▶ **YOUR INSTRUCTIONS**:
Give back exactly the stretch of data below from the line holding "filename tb/tb_fast_cmp2.sv" through the line holding "checks is_sort, the", both ends included, and leave the remaining lines out.

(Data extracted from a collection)
——
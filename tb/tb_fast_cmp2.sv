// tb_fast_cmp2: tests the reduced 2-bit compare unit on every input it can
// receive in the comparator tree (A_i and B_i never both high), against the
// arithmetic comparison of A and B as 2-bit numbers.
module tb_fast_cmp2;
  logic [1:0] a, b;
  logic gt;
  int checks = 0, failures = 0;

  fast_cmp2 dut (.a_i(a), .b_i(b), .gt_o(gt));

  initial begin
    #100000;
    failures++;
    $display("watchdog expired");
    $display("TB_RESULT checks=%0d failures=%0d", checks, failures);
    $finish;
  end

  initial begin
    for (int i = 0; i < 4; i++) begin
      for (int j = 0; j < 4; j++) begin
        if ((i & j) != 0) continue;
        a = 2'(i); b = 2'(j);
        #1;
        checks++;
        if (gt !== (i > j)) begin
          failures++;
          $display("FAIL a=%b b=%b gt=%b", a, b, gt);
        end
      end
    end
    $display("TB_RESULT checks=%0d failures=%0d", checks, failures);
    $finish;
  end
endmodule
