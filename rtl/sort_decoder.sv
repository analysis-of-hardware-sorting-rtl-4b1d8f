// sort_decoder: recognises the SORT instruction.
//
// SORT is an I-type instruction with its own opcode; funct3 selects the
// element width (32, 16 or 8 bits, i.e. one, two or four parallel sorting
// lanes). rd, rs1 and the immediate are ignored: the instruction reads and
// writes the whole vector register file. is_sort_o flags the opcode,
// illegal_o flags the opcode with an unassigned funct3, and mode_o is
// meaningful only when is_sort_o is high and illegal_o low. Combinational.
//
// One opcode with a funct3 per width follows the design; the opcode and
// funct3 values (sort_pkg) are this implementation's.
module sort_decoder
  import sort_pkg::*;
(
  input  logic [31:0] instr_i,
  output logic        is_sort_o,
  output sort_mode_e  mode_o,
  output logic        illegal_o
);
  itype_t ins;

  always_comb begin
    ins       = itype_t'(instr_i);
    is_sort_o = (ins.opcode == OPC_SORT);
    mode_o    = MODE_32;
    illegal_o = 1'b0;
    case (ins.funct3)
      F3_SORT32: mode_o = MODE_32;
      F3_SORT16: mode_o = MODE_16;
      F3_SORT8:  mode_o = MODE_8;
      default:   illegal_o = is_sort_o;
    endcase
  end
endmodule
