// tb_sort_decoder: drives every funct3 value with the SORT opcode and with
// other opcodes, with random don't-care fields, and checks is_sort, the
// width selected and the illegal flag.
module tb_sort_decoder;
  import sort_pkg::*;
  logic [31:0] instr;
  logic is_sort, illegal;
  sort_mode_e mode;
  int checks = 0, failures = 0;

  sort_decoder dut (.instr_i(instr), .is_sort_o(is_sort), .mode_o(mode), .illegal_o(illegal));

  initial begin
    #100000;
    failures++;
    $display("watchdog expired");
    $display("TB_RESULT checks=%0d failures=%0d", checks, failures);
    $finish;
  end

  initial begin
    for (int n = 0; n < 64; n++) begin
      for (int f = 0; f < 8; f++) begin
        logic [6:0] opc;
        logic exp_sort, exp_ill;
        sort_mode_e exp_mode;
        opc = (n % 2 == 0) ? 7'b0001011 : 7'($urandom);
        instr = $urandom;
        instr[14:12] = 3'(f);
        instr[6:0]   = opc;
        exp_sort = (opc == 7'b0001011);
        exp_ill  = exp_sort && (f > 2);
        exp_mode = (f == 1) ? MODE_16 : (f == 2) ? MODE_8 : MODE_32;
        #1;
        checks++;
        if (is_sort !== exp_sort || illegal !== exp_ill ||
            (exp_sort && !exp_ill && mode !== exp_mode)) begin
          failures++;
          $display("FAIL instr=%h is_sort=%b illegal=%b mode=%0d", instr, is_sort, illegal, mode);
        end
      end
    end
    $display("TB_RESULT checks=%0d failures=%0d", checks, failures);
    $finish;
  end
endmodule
——
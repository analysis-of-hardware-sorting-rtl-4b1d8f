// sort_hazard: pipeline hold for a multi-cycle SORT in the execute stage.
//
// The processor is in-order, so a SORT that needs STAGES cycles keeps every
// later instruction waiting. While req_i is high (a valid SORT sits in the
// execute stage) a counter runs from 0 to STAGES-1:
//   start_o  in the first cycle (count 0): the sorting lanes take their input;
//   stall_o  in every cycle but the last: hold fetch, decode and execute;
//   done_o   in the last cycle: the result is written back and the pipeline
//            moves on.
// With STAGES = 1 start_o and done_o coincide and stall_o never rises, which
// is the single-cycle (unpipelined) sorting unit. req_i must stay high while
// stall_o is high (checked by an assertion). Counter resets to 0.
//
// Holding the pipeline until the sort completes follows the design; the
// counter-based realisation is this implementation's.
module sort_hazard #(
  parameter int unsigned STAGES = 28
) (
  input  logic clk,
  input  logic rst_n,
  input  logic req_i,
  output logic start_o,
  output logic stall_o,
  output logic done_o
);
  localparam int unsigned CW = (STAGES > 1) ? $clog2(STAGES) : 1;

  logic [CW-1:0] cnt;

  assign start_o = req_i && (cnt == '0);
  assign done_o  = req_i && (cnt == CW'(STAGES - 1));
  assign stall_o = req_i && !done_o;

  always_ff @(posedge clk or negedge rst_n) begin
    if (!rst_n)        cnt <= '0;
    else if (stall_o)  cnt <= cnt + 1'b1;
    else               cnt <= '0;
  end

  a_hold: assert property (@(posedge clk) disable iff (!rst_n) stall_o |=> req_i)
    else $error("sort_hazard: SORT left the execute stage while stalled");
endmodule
——
▶ **EXERCISE ANSWER**:
filename tb/tb_fast_cmp2.sv
// tb_fast_cmp2: tests the reduced 2-bit compare unit on every input it can
// receive in the comparator tree (A_i and B_i never both high), against the
// arithmetic comparison of A and B as 2-bit numbers.
module tb_fast_cmp2;
  logic [1:0] a, b;
  logic gt;
  int checks = 0, failures = 0;

  fast_cmp2 dut (.a_i(a), .b_i(b), .gt_o(gt));

  initial begin
    #100000;
    failures++;
    $display("watchdog expired");
    $display("TB_RESULT checks=%0d failures=%0d", checks, failures);
    $finish;
  end

  initial begin
    for (int i = 0; i < 4; i++) begin
      for (int j = 0; j < 4; j++) begin
        if ((i & j) != 0) continue;
        a = 2'(i); b = 2'(j);
        #1;
        checks++;
        if (gt !== (i > j)) begin
          failures++;
          $display("FAIL a=%b b=%b gt=%b", a, b, gt);
        end
      end
    end
    $display("TB_RESULT checks=%0d failures=%0d", checks, failures);
    $finish;
  end
endmodule
filename rtl/sort_decoder.sv
repository analysis-of-hardware-sorting-rtl-4b1d8f
// sort_decoder: recognises the SORT instruction.
//
// SORT is an I-type instruction with its own opcode; funct3 selects the
// element width (32, 16 or 8 bits, i.e. one, two or four parallel sorting
// lanes). rd, rs1 and the immediate are ignored: the instruction reads and
// writes the whole vector register file. is_sort_o flags the opcode,
// illegal_o flags the opcode with an unassigned funct3, and mode_o is
// meaningful only when is_sort_o is high and illegal_o low. Combinational.
//
// One opcode with a funct3 per width follows the design; the opcode and
// funct3 values (sort_pkg) are this implementation's.
module sort_decoder
  import sort_pkg::*;
(
  input  logic [31:0] instr_i,
  output logic        is_sort_o,
  output sort_mode_e  mode_o,
  output logic        illegal_o
);
  itype_t ins;

  always_comb begin
    ins       = itype_t'(instr_i);
    is_sort_o = (ins.opcode == OPC_SORT);
    mode_o    = MODE_32;
    illegal_o = 1'b0;
    case (ins.funct3)
      F3_SORT32: mode_o = MODE_32;
      F3_SORT16: mode_o = MODE_16;
      F3_SORT8:  mode_o = MODE_8;
      default:   illegal_o = is_sort_o;
    endcase
  end
endmodule
// tb_sort_decoder: drives every funct3 value with the SORT opcode and with
// other opcodes, with random don't-care fields, and checks is_sort, the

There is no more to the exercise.